◆ SUPPLIED INFORMATION:
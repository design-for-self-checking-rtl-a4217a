// tb_qd_gen: exhaustive test of the divisor multiple generator. For every
// divisor with its top bit set and every digit, qd + cin must equal -q*d
// modulo 2^W.
module tb_qd_gen;
  import dcvsl_pkg::*;
  import tb_pkg::*;

  localparam int unsigned N = DIV_NBITS;
  localparam int unsigned W = N + DIV_IBITS;

  dr_t         qs, qm, cin;
  dr_t [N-1:0] d;
  dr_t [W-1:0] qd;
  int checks = 0, failures = 0;

  qd_gen dut (.*);

  task automatic check(input logic ok, input string what);
    checks++;
    if (!ok) begin failures++; if (failures < 20) $display("FAIL: %s", what); end
  endtask

  initial begin
    for (int dv = 128; dv < 256; dv++)
      for (int q = -1; q <= 1; q++) begin
        logic [2*MAXP-1:0] p;
        longint unsigned got, exp;
        d  = enc(dv, N);
        qs = dr_enc(q < 0);
        qm = dr_enc(q != 0);
        #1;
        p = '0;
        p[2*W-1:0] = qd;
        check(all_valid(p, W) && dr_valid(cin), "outputs are code words");
        got = (dec(p, W) + cin.t) & ((64'd1 << W) - 1);
        exp = longint'(-q * dv) & ((64'd1 << W) - 1);
        check(got == exp, $sformatf("-q*d for q=%0d d=%0d", q, dv));
      end
    $display("TB_RESULT checks=%0d failures=%0d", checks, failures);
    $finish;
  end

  initial begin
    #100000;
    failures++;
    $display("TB_RESULT checks=%0d failures=%0d", checks, failures);
    $finish;
  end
endmodule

◆ WHAT YOU ARE ASKED TO DO: Some lines in the data above hold the string "every". Find and copy each of them.

◆ THE COMPLETED TASK:
// tb_qd_gen: exhaustive test of the divisor multiple generator. For every
// divisor with its top bit set and every digit, qd + cin must equal -q*d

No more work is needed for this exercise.